But the current version on master returned this error when I tried to run it.

Error in env$model$best_score <- best_score[i] : 
  cannot add bindings to a locked environment
Laurae2 commented 7 years ago

@luyongxu The bug you have is unrelated to the current bug (your bug is a pure R bug, while my bug is a R/C++ wrapping bug or an issue on the C++ backend).

See https://github.com/Microsoft/LightGBM/pull/764 for a fix to your issue.

guolinke commented 7 years ago

@Laurae2 I think the predict function in R can accept the additional parameters as well.

Laurae2 commented 7 years ago

@cbecker With the help of @guolinke it now works.
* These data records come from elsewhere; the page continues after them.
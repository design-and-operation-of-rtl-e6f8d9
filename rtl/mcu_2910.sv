// mcu_2910: the SPU's micro-sequencer (an Am2910-style microprogram
// controller), which chooses the address of the next microinstruction.
//
// Each clock with `ce` set it drives Y, the next control-memory address,
// from one of four sources: the microprogram counter (uPC), the direct
// input D (branch address field, or the CSR start address for CJV), the
// register/counter R, or the top of a five-word stack F.  The sixteen
// functions follow the document's function table exactly, including the
// stack and counter effects (push, pop, clear, load, decrement) and the
// PASS/FAIL choice made by `pass`.  uPC then takes Y plus the carry-in:
// `ci` = 1 increments (the document's PCIN = 0), `ci` = 0 passes the address
// unchanged (PCIN = 1), which lets an instruction wait in place.
//
// A push onto a full stack overwrites the top word and a pop of an empty
// stack leaves it empty, as in the Am2910.  The address is AW = 11 bits
// wide (the document uses 11 of the part's 12).  Y is combinational from the
// current state; everything else changes on the clock.
module mcu_2910
  import acc_pkg::*;
#(
  parameter int AW = 11
) (
  input  logic          clk,
  input  logic          rst,
  input  logic          ce,
  input  mcu_fn_e       fn,
  input  logic          pass,
  input  logic          ci,
  input  logic [AW-1:0] d,
  output logic [AW-1:0] y,
  output logic          full
);
  localparam int DEPTH = 5;

  logic [AW-1:0] upc, r;
  logic [AW-1:0] stk [DEPTH];
  logic [2:0]    sp;          // number of words on the stack
  wire  [AW-1:0] tos = (sp == 3'd0) ? '0 : stk[sp - 3'd1];
  wire           r_zero = (r == '0);

  typedef enum logic [1:0] { S_HOLD, S_PUSH, S_POP, S_CLEAR } stk_op_e;
  typedef enum logic [1:0] { R_HOLD, R_LOAD, R_DEC } r_op_e;
  stk_op_e sop;
  r_op_e   rop;

  always_comb begin
    y   = upc;
    sop = S_HOLD;
    rop = R_HOLD;
    unique case (fn)
      JZ:   begin y = '0; sop = S_CLEAR; end
      CJS:  if (pass) begin y = d; sop = S_PUSH; end
      JMP:  y = d;
      CJP:  if (pass) y = d;
      PUSH: begin sop = S_PUSH; if (pass) rop = R_LOAD; end
      JSRP: begin y = pass ? d : r; sop = S_PUSH; end
      CJV:  if (pass) y = d;
      JRP:  y = pass ? d : r;
      RFCT: if (!r_zero) begin y = tos; rop = R_DEC; end
            else sop = S_POP;
      RPCT: if (!r_zero) begin y = d; rop = R_DEC; end
      CRTN: if (pass) begin y = tos; sop = S_POP; end
      CJPP: if (pass) begin y = d; sop = S_POP; end
      LDCT: rop = R_LOAD;
      LOOP: if (!pass) y = tos; else sop = S_POP;
      CONT: ;
      TWB: begin
        if (!r_zero) begin
          rop = R_DEC;
          if (!pass) y = tos; else sop = S_POP;
        end else begin
          sop = S_POP;
          if (!pass) y = d;
        end
      end
    endcase
  end

  assign full = (sp == 3'(DEPTH));

  always_ff @(posedge clk) begin
    if (rst) begin
      upc <= '0;
      r   <= '0;
      sp  <= '0;
      for (int k = 0; k < DEPTH; k++) stk[k] <= '0;
    end else if (ce) begin
      upc <= y + AW'(ci);
      unique case (rop)
        R_LOAD: r <= d;
        R_DEC:  r <= r - 1'b1;
        default: ;
      endcase
      unique case (sop)
        S_PUSH: begin
          if (sp == 3'(DEPTH)) stk[DEPTH-1] <= upc;
          else begin stk[sp] <= upc; sp <= sp + 3'd1; end
        end
        S_POP:   if (sp != 3'd0) sp <= sp - 3'd1;
        S_CLEAR: sp <= '0;
        default: ;
      endcase
    end
  end
endmodule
It works if I use this to predict:

plot(predict(model, generated,
             pred_early_stop =  TRUE,
             pred_early_stop_freq = 1,
             pred_early_stop_margin = 0.1))

image

plot(predict(model, generated,
             pred_early_stop =  TRUE,
             pred_early_stop_freq = 1,
             pred_early_stop_margin = 1))

image

sugs01 commented 6 years ago

Please update lightgbm package, your problem will be resolved.

library(devtools) options(devtools.install.args = "--no-multiarch") # if you have 64-bit R only, you can skip this install_github("Microsoft/LightGBM", subdir = "R-package")